# making sync funcs async

Trying out how to use async with I/O bound functions:

In [1]:
import asyncio
import requests

Here I have a simple slow function, which uses a non async library, requests, to grab a url and return the len of the text.

In [2]:
urls = ["google.com", "bing.com", "amazon.com", "google.com", "microsoft.com"]*100

def get_url_size(url="google.com"):
    r = requests.get("http://"+ url)
    return len(r.text)

%time get_url_size()

CPU times: user 21 ms, sys: 2 ms, total: 23 ms
Wall time: 763 ms


10689

Almost a second! I've cut down the number of urls to 20 so it doesn't take forever:

In [3]:
%time results = [get_url_size(url) for url in urls[:20]]
print(f"got {len(results)} first 10 results:", results[:10])

CPU times: user 860 ms, sys: 82 ms, total: 942 ms
Wall time: 37.3 s
got 20 first 10 results: [10708, 107607, 2671, 10701, 160820, 10672, 107607, 471175, 10696, 160815]


This is taking forever, or 30 seconds to fetch 20 urls. Now with true async code we should be looking at a fraction of this time, depending on how many threads are running. 

Now, I should be able to rewrite `get_url_size` like so:

```
async def get_url_size(url="google.com"):
    r = await requests.get("http://"+ url)
    return len(r.text)
```

But this fails, as the function being called, `requests.get` in this case, needs to be async enabled. Since its old school code, it holds on to the CPU for dear life and doesn't let go until it returns. 

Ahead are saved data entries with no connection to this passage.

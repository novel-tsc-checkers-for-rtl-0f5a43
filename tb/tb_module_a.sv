// Testbench for module_a at k=8, r=2: every combination of the information
// bits, clk, O_1..O_2 and C_1..C_0. Expected: out = 0 exactly when
// zeros(I) + !clk >= 4*(O_1+O_2) + 2*C_1 + C_0 + 1.
module tb_module_a;

  logic [7:0] i;
  logic       clk_in;
  logic [1:0] o;
  logic [1:0] c;
  logic       out;
  int         checks = 0;
  int         failures = 0;

  module_a #(.K(8), .R(2)) dut (.i(i), .clk_in(clk_in), .o(o), .c(c), .out(out));

  initial begin
    #200000;
    failures++;
    $display("watchdog expired");
    $display("TB_RESULT checks=%0d failures=%0d", checks, failures);
    $finish;
  end

  initial begin
    for (int iv = 0; iv < 256; iv++)
      for (int k = 0; k < 2; k++)
        for (int ov = 0; ov < 4; ov++)
          for (int cv = 0; cv < 4; cv++) begin
            int z, aw;
            logic exp;
            i = 8'(iv); clk_in = k[0]; o = 2'(ov); c = 2'(cv);
            #1;
            z = (k == 0) ? 1 : 0;
            for (int b = 0; b < 8; b++) if (!i[b]) z++;
            aw = 4 * (o[0] + o[1]) + cv + 1;
            exp = (z >= aw) ? 1'b0 : 1'b1;
            checks++;
            if (out !== exp) begin
              failures++;
              if (failures < 10)
                $display("FAIL i=%02h clk=%0d o=%0d c=%0d got %0b exp %0b", i, k, ov, cv, out, exp);
            end
          end
    $display("TB_RESULT checks=%0d failures=%0d", checks, failures);
    $finish;
  end

endmodule
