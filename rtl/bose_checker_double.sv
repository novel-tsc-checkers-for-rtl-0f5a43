// Double output totally self-checking checker for the Bose BUED code (and
// for the Bose-Lin codes with r = 2 or 3).
//
// The threshold circuits M_1..M_L and their inverted outputs O_1..O_L are
// shared by two copies of Module A. A_2 sees clk, A_1 sees the inverted clk,
// so for a code word A_2 gives out2 = clk and A_1 gives out1 = !clk: the
// pair (out1, out2) is (0,1) while clk = 1 and (1,0) while clk = 0. For a
// non-code word both copies see the same error sign and the pair is (0,0) or
// (1,1). clk is meant to run at half the rate at which words arrive (from a
// T flip-flop, see tff_divider), so that every code value of the pair is
// exercised. The structure follows the paper.
//
// Interface: i[j] = I_{j+1}, c[j] = C_j. Combinational from all inputs.
module bose_checker_double #(
  parameter int unsigned K = 8,  // information bits
  parameter int unsigned R = 2   // check bits
) (
  input  logic [K-1:0] i,
  input  logic [R-1:0] c,
  input  logic         clk,
  output logic         out1,
  output logic         out2
);

  localparam int unsigned L = K / (2 ** R);

  if (L < 1) begin : g_size_check
    $error("bose_checker_double needs K >= 2**R");
  end

  logic [L-1:0] m_out;
  logic [L-1:0] o;
  logic         clk_n;

  for (genvar m = 1; m <= L; m++) begin : g_m
    mzero_threshold #(
      .N(K),
      .M(m * (2 ** R))
    ) u_m (
      .x  (i),
      .out(m_out[m-1])
    );
  end

  assign o     = ~m_out;
  assign clk_n = ~clk;

  module_a #(.K(K), .R(R)) u_a1 (
    .i     (i),
    .clk_in(clk_n),
    .o     (o),
    .c     (c),
    .out   (out1)
  );

  module_a #(.K(K), .R(R)) u_a2 (
    .i     (i),
    .clk_in(clk),
    .o     (o),
    .c     (c),
    .out   (out2)
  );

endmodule
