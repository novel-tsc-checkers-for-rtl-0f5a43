// Single output totally self-checking checker for the Bose burst
// unidirectional error detecting (BUED) code, and for the Bose-Lin t-UED
// codes with r = 2 or 3 check bits, whose check symbol is the same
// C = zeros(I) mod 2^r.
//
// L = floor(K/2^R) threshold circuits M_1..M_L decide whether the
// information word holds at least m*2^R zeros; inverted, their outputs
// O_1..O_L add up to floor(zeros(I)/2^R). Module A then compares
// zeros(I) + !clk with 2^R*sum(O) + C + 1:
//   * code word:            out = clk (0 in the low half of the clock
//                           period, 1 in the high half);
//   * check symbol too big: out = 1 in both halves;
//   * check symbol too small: out = 0 in both halves.
// The result is therefore two-rail encoded in time: (0,1) over one period is
// valid, (0,0) and (1,1) flag an error. The structure follows the paper;
// the threshold circuits are modelled by their logic function.
//
// Interface: i[j] = I_{j+1}, c[j] = C_j, clk is the system clock used as a
// data input. Combinational from all inputs to out, so inputs must be held
// for a whole clock period and the output read in each half (see
// det_sampler).
module bose_checker_single #(
  parameter int unsigned K = 8,  // information bits
  parameter int unsigned R = 2   // check bits
) (
  input  logic [K-1:0] i,
  input  logic [R-1:0] c,
  input  logic         clk,
  output logic         out
);

  localparam int unsigned L = K / (2 ** R);

  if (L < 1) begin : g_size_check
    $error("bose_checker_single needs K >= 2**R");
  end

  logic [L-1:0] m_out;  // outputs of M_1..M_L (Low when reached)
  logic [L-1:0] o;      // O_1..O_L after the inverters

  for (genvar m = 1; m <= L; m++) begin : g_m
    mzero_threshold #(
      .N(K),
      .M(m * (2 ** R))
    ) u_m (
      .x  (i),
      .out(m_out[m-1])
    );
  end

  assign o = ~m_out;

  module_a #(
    .K(K),
    .R(R)
  ) u_a (
    .i     (i),
    .clk_in(clk),
    .o     (o),
    .c     (c),
    .out   (out)
  );

endmodule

So we need to use threads to run it in parallel:

Below, I use the default threads executor to spawn multiple threads to run the non async function above:

In [4]:
%%time

async def main():

    loop = asyncio.get_event_loop()
    futures = [loop.run_in_executor(None, get_url_size, url) for url in urls[:20]]
    
    results = []
    
    for response in await asyncio.gather(*futures):
        results.append(response)
    
    return results

loop = asyncio.get_event_loop()
results = loop.run_until_complete(main())
print(f"got {len(results)} first 10 results:", results[:10])

got 20 first 10 results: [10691, 107607, 397539, 10666, 160810, 10675, 107607, 2671, 10720, 160810]
CPU times: user 926 ms, sys: 120 ms, total: 1.05 s
Wall time: 4.03 s


So this is heaps faster, took 4 seconds to get 20 urls. Since grabbing one url takes just a second, theoritcally this whole op could be as fast as 1 second + overhead time. 

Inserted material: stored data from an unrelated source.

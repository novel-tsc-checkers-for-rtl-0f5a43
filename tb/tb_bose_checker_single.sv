// Testbench for bose_checker_single.
// Part 1: the 8-bit checker with r = 2 against every information word, every
// check symbol and both clock levels (exhaustive).
// Part 2: random code and non-code words on the sizes the paper evaluates:
// (k, r) = (8,2), (16,2), (16,3), (32,2), (32,3), (64,4).
// The reference is a zero count made here: code word when C = zeros mod 2^r.
module tb_bose_checker_single;

  int checks = 0;
  int failures = 0;

  logic [7:0] i;
  logic [1:0] c;
  logic       clk;
  logic       out;

  bose_checker_single #(.K(8), .R(2)) dut (.i(i), .c(c), .clk(clk), .out(out));

  localparam int NH = 6;
  int   h_checks[NH], h_failures[NH], h_code[NH], h_high[NH], h_low[NH];
  logic h_done[NH];

  bose_single_harness #(.K(8),  .R(2)) h0 (h_checks[0], h_failures[0], h_code[0], h_high[0], h_low[0], h_done[0]);
  bose_single_harness #(.K(16), .R(2)) h1 (h_checks[1], h_failures[1], h_code[1], h_high[1], h_low[1], h_done[1]);
  bose_single_harness #(.K(16), .R(3)) h2 (h_checks[2], h_failures[2], h_code[2], h_high[2], h_low[2], h_done[2]);
  bose_single_harness #(.K(32), .R(2)) h3 (h_checks[3], h_failures[3], h_code[3], h_high[3], h_low[3], h_done[3]);
  bose_single_harness #(.K(32), .R(3)) h4 (h_checks[4], h_failures[4], h_code[4], h_high[4], h_low[4], h_done[4]);
  bose_single_harness #(.K(64), .R(4)) h5 (h_checks[5], h_failures[5], h_code[5], h_high[5], h_low[5], h_done[5]);

  initial begin
    #1000000;
    failures++;
    $display("watchdog expired");
    $display("TB_RESULT checks=%0d failures=%0d", checks, failures);
    $finish;
  end

  initial begin
    for (int iv = 0; iv < 256; iv++)
      for (int cv = 0; cv < 4; cv++)
        for (int k = 0; k < 2; k++) begin
          int z;
          logic e;
          i = 8'(iv); c = 2'(cv); clk = k[0];
          #1;
          z = 0;
          for (int b = 0; b < 8; b++) if (!i[b]) z++;
          if (cv == z % 4) e = clk;
          else             e = (cv > z % 4);
          checks++;
          if (out !== e) begin
            failures++;
            if (failures < 10) $display("FAIL i=%02h c=%0d clk=%0b out=%0b exp=%0b", i, cv, clk, out, e);
          end
        end
    #1;  // let every harness clear its done flag first
    for (int h = 0; h < NH; h++) wait (h_done[h]);
    for (int h = 0; h < NH; h++) begin
      checks += h_checks[h];
      failures += h_failures[h];
      // every size must have seen all three verdicts
      checks++;
      if (h_code[h] == 0 || h_high[h] == 0 || h_low[h] == 0) begin
        failures++;
        $display("FAIL harness %0d missed a case: code=%0d high=%0d low=%0d", h, h_code[h], h_high[h], h_low[h]);
      end
    end
    $display("TB_RESULT checks=%0d failures=%0d", checks, failures);
    $finish;
  end

endmodule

The reason for the fast but not super fast is the [default executor](https://docs.python.org/3/library/asyncio-eventloop.html#executor):

>  If max_workers is None or not given, it will default to the number of processors on the machine, multiplied by 5, assuming that ThreadPoolExecutor is often used to overlap I/O instead of CPU work and the number of workers should be higher than the number of workers for ProcessPoolExecutor.

Now, I'm doing I/O bound ops, so the internet says:

- For CPU-bound workloads: use ProcessPoolExecutor
- For I/O-bound workloads: use ThreadPoolExecutor

So to go faster we can specify max threads for ThreadPoolExecutor:

In [5]:
%%time
async def main_2(num_threads=100):
    
    with concurrent.futures.ThreadPoolExecutor(max_workers=num_threads) as executor:

        loop = asyncio.get_event_loop()
        futures = [loop.run_in_executor(executor, get_url_size, url) for url in urls]

        results = []

        for response in await asyncio.gather(*futures):
            results.append(response)

    return results

loop = asyncio.get_event_loop()
results = loop.run_until_complete(main_2())
print(f"got {len(results)} first 10 results:", results[:10])

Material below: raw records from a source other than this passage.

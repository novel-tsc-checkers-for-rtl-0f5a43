// Double output totally self-checking checker for the Bose-Lin t-UED codes
// with R >= 4 check bits.
//
// For R >= 4 the Bose-Lin check symbol is D + 2^(R-2), with
// D = zeros(I) mod 2^(R-1); written out, C_{R-1} = D_{R-2},
// C_{R-2} = !D_{R-2} and C_{R-3..0} = D_{R-3..0}. The checker therefore
// reuses the double output Bose BUED checker for R-1 check bits, fed with
// D = {C_{R-1}, C_{R-3}..C_0}, and a two-rail checker that merges that
// checker's output pair with the pair (C_{R-1}, C_{R-2}). A code word gives a
// complementary pair z; a wrong D or equal C_{R-1}, C_{R-2} gives z = 00 or
// 11 in both clk phases. The structure follows the paper.
//
// Interface: i[j] = I_{j+1}, c[j] = C_j, clk from a T flip-flop.
// Combinational from all inputs. Needs K >= 2^(R-1).
module boselin_checker #(
  parameter int unsigned K = 64,  // information bits
  parameter int unsigned R = 4    // check bits, at least 4
) (
  input  logic [K-1:0] i,
  input  logic [R-1:0] c,
  input  logic         clk,
  output logic [1:0]   z
);

  if (R < 4) begin : g_size_check
    $error("boselin_checker is for R >= 4; use bose_checker_double for R = 2, 3");
  end

  logic [R-2:0] d;  // check symbol of the inner Bose checker
  logic         out1;
  logic         out2;

  assign d = {c[R-1], c[R-3:0]};

  bose_checker_double #(
    .K(K),
    .R(R - 1)
  ) u_bose (
    .i   (i),
    .c   (d),
    .clk (clk),
    .out1(out1),
    .out2(out2)
  );

  two_rail_checker u_trc (
    .a({out1, out2}),
    .b({c[R-1], c[R-2]}),
    .z(z)
  );

endmodule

NameError: name 'concurrent' is not defined

So here the second version is faster, though in the same ballpark. Lets see what tinkering with the number of threads does:

In [140]:
%%time
loop = asyncio.get_event_loop()
results = loop.run_until_complete(main_2(200))
print(f"got {len(results)} first 10 results:", results[:10])

got 500 first 10 results: [2470, 105873, 2671, 2470, 146685, 2470, 105245, 2671, 2470, 146581]
CPU times: user 16.4 s, sys: 1.83 s, total: 18.2 s
Wall time: 24.8 s


Suprisingly, not much from doubling threads from 100 to 200. So really, most of the time the default executor is fine for IO bound ops.